They say that life imitates art. For many Widdifield Secondary students, however, it's clearly the other way around.

They say that life imitates art. For many Widdifield Secondary students, however, it's clearly the other way around.

On Thursday afternoon, the WSS Arts Department celebrated the SHSM Arts and Culture Program, with a full day of exploratory workshops encompassing dance, music and singing, along with audio and visual technology.

It also consisted of listening to a presentation made by a former Widdifield Fine Arts Teacher, discussing Arts and Culture in our society.

The day also brought back Widdifield Alumni, who are working in the Arts and Culture Sector, to share their skills and experiences and explain their paths in the Arts, from their launching point of graduation from WSS into their current careers and fields.

Former Alumni Desiree Meney, who is a performing arts student at Ryerson University, was at Widdifield on Thursday afternoon to lead a workshop which focused on modern and jazz dance.
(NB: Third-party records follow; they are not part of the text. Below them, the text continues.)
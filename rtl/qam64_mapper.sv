// qam64_mapper: 64-QAM symbol mapper.
//
// Six interleaved bits b[5:0] select one point of the square 8 x 8
// constellation with odd levels -7 .. +7 on each axis. The bit labels follow
// the published binary constellation: b[5:3] counts the in-phase column from
// -7 (000) to +7 (111), and b[2:0] counts the quadrature row from +7 (000)
// down to -7 (111):
//     I = 2*b[5:3] - 7,    Q = 7 - 2*b[2:0].
// The labelling is natural binary, as published, not Gray.
//
// data_out carries the real part in its upper IQ_W bits and the imaginary
// part in its lower IQ_W bits, each two's complement with FRAC fraction bits
// (level 1 = 2**FRAC). The low FRAC bits of each half are therefore always
// zero here; they exist so that the same format can carry noisy received
// values to qam64_demapper. The number format and the one-clock latency are this
// design's choices. reset is active low and synchronous.
module qam64_mapper #(
  parameter int unsigned IQ_W = 16,
  parameter int unsigned FRAC = 8
) (
  input  logic              clk,
  input  logic              reset,               // active low
  input  logic [5:0]        output_interleaver,  // one symbol's bits
  input  logic              valid_in,
  output logic [2*IQ_W-1:0] data_out,            // {I, Q}
  output logic              valid_out
);

  // Odd level 2*idx - 7 in the output fixed-point format.
  function automatic logic signed [IQ_W-1:0] level(input logic [2:0] idx);
    logic signed [IQ_W-1:0] l;
    l = IQ_W'(2 * int'(idx) - 7);
    return l <<< FRAC;
  endfunction

  always_ff @(posedge clk) begin
    if (!reset) begin
      data_out  <= '0;
      valid_out <= 1'b0;
    end else begin
      valid_out <= valid_in;
      if (valid_in)
        data_out <= {level(output_interleaver[5:3]), level(~output_interleaver[2:0])};
    end
  end

  initial assert (IQ_W >= FRAC + 4) else $error("IQ_W too small for +-7 with FRAC fraction bits");

endmodule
Meney says that movement can create the confidence needed to develop positive thinking, foster new ideas and bring physical fitness for everyone who takes part.

One of the main components of the workshop was to focus on posture and presentation in the execution of detailed movements that, in many ways, translates over into many everyday circumstances.

“You can bring what you learn from dance into everyday life,” says Meney.

She says that her desire to come back to WSS was based on the fact that the teachers and personalities at the school are so supportive and welcoming of the arts and that she couldn’t' resist the chance to revisit and help out.

“I wanted to meet the new students and the teachers who taught me and see where everyone's at,” Meney says.

Marg MacDiarmid, leader for the SHSM Arts and Culture program, says that the arts brings creativity and innovation into every aspect of modern society.

MacDiarmid also points to the way art can help students become skilled in the creative and the imaginative self.

“The Arts is an amazing opportunity to obviously build creativity and be innovative,” she says.

MacDiarmid notes that the program allows students to not only succeed but to make mistakes, learn from those mistakes and turn those into successes, which further develops their skills into the field of leadership.

She says that art can be just one of the many transferable skills for the students that come from their learning and practising arts; others include self-confidence, public speaking, appearance, salesmanship and the list goes on to include more complicated skills of a more Avant-guard and subtle nature, but most of all, fostering interpersonal skills.

“Whether these students go on to careers that are directly related to the arts or go on into any other sectors, there are so many transferable skills that they take from the arts that will help them in anything that they do,” MacDiarmid says.

Emily Hawton, a student at Widdifield, was excited to say that she was taking part in all of the SHSM workshops, in addition to having planned a banquet to cap off the day's events.